Bart: You know what would have been scarier than “nothing”?
Lisa: What?
Bart: ANYTHING!

I’m including this one not because it is funny – in fact, apart from the above quote, there aren’t really any jokes in it at all – but because it’s the best segment from the inaugural Treehouse of Horror and because it’s one of the strangest things The Simpsons ever did; an almost completely straight-faced rendition of Edgar Allan Poe’s classic poem of love, loss and terror. On the DVD commentary for the episode (yes, I’m one of *those* people) the writers talk about how they added the bits of Bart mocking the tale because they were worried that if they just had the narrator (James Earl Jones) and Homer read The Raven for five minutes it would have been the most pretentious thing they had ever done. Whilst there’s some truth to that, to the five-year-old me there was nothing weirder and creepier than watching characters I loved acting out this menacing and unsettling story.

9. The Thing and I (Treehouse of Horror VII)

Doctor Hibbert: Too crazy for Boystown, too much of a boy for Crazytown, the boy was an outcast.

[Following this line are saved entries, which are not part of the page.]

// UART of the case-study system: 8 data bits, no parity, one stop bit.
//
// Transmitter: a one-cycle transmit pulse while idle loads tx_byte into a
// shift register and sends start bit, bits 0..7 (LSB first) and stop bit
// on txd, each CLKS_PER_BIT clk cycles long; tx_busy is high from the
// cycle after the pulse until the stop bit ends. A transmit pulse while busy
// is ignored.
// Receiver: rxd passes a two-flop synchronizer. A falling edge while idle
// starts a frame; the start bit is checked half a bit later and each data
// bit and the stop bit are sampled in the middle of their bit time. With a
// valid (high) stop bit the byte is written to rx_byte and received pulses
// for one cycle, in the middle of the stop bit. rx_byte keeps the byte until
// the next frame ends, so another clock domain may read it once it has seen
// the received event. A frame with a low stop bit is discarded.
//
// The ports transmit, tx_byte, received and rx_byte follow the UART block
// of the system diagram; the frame format, the bit rate (CLKS_PER_BIT = 104
// gives 115200 baud at the 12 MHz main clock), tx_busy, the serial pins and
// the asynchronous active-low reset are this design's choices. The bit rate
// scales with the frequency the PMU gives this clock domain.
module uart #(
  parameter int unsigned CLKS_PER_BIT = 104
) (
  input  logic       clk,
  input  logic       rst_n,
  input  logic       transmit,
  input  logic [7:0] tx_byte,
  output logic       received,
  output logic [7:0] rx_byte,
  output logic       tx_busy,
  input  logic       rxd,
  output logic       txd
);

  localparam int unsigned CW = $clog2(CLKS_PER_BIT + 1);

  // ---------------- transmitter ----------------
  logic [9:0]    tx_shift;          // {stop, data[7:0], start}, LSB goes first
  logic [3:0]    tx_bits_left;
  logic [CW-1:0] tx_cnt;

  always_ff @(posedge clk or negedge rst_n) begin
    if (!rst_n) begin
      tx_shift     <= '1;
      tx_bits_left <= '0;
      tx_cnt       <= '0;
      tx_busy      <= 1'b0;
    end else if (!tx_busy) begin
      if (transmit) begin
        tx_shift     <= {1'b1, tx_byte, 1'b0};
        tx_bits_left <= 4'd10;
        tx_cnt       <= CW'(CLKS_PER_BIT - 1);
        tx_busy      <= 1'b1;
      end
    end else if (tx_cnt != 0) begin
      tx_cnt <= tx_cnt - 1'b1;
    end else begin
      tx_shift     <= {1'b1, tx_shift[9:1]};
      tx_bits_left <= tx_bits_left - 1'b1;
      tx_cnt       <= CW'(CLKS_PER_BIT - 1);
      if (tx_bits_left == 4'd1)
        tx_busy <= 1'b0;
    end
  end

  assign txd = tx_busy ? tx_shift[0] : 1'b1;

  // ---------------- receiver ----------------
  typedef enum logic [1:0] {RX_IDLE, RX_START, RX_DATA, RX_STOP} rx_state_e;

  rx_state_e     rx_state;
  logic [1:0]    rxd_sync;
  logic [CW-1:0] rx_cnt;
  logic [2:0]    rx_bit;
  logic [7:0]    rx_shift;
  logic          rxd_s;

  assign rxd_s = rxd_sync[1];

  always_ff @(posedge clk or negedge rst_n) begin
    if (!rst_n) begin
      rxd_sync <= 2'b11;
      rx_state <= RX_IDLE;
      rx_cnt   <= '0;
      rx_bit   <= '0;
      rx_shift <= '0;
      rx_byte  <= '0;
      received <= 1'b0;
    end else begin
      rxd_sync <= {rxd_sync[0], rxd};
      received <= 1'b0;
      unique case (rx_state)
        RX_IDLE: if (!rxd_s) begin
          rx_state <= RX_START;
          rx_cnt   <= CW'(CLKS_PER_BIT / 2 - 1);
        end
        RX_START: if (rx_cnt != 0) rx_cnt <= rx_cnt - 1'b1;
          else if (rxd_s) rx_state <= RX_IDLE;        // glitch, not a start bit
          else begin
            rx_state <= RX_DATA;
            rx_cnt   <= CW'(CLKS_PER_BIT - 1);
            rx_bit   <= '0;
          end
        RX_DATA: if (rx_cnt != 0) rx_cnt <= rx_cnt - 1'b1;
          else begin
            rx_shift <= {rxd_s, rx_shift[7:1]};
            rx_cnt   <= CW'(CLKS_PER_BIT - 1);
            rx_bit   <= rx_bit + 1'b1;
            if (rx_bit == 3'd7) rx_state <= RX_STOP;
          end
        RX_STOP: if (rx_cnt != 0) rx_cnt <= rx_cnt - 1'b1;
          else begin
            rx_state <= RX_IDLE;
            if (rxd_s) begin
              rx_byte  <= rx_shift;
              received <= 1'b1;
            end
          end
        default: rx_state <= RX_IDLE;
      endcase
    end
  end

  initial assert (CLKS_PER_BIT >= 4) else $error("uart: CLKS_PER_BIT must be at least 4");

endmodule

This segment, in which Bart discovers that he has a crazy, evil twin who Homer and Marge have secretly been keeping in the attic, feeding him nothing but fish heads for the entirety of his life (sure, it’s monstrous, but it saved their marriage) gets its place almost solely for two visual gags, which are probably the amongst the best that the show has ever done. The first occurs after Hugo has taken Bart prisoner and is preparing to sew Bart and himself back together. When Bart protests, Hugo says that he used the technique to create a Pigeon-Rat, a creature which can neither fly nor fit through holes in the wall. The second - and it may be the finest moment of comic timing in the history of the show - comes moments later, when Doctor Hibbert calms Hugo down by inquiring if he has ever seen his own face in a mirror. As Hugo comes to look in the “mirror”, it is revealed to be an empty frame through which Hibbert punches Hugo, knocking him unconscious. Yet again, The Simpsons proves that violence against the young is as hilarious as it is prevalent.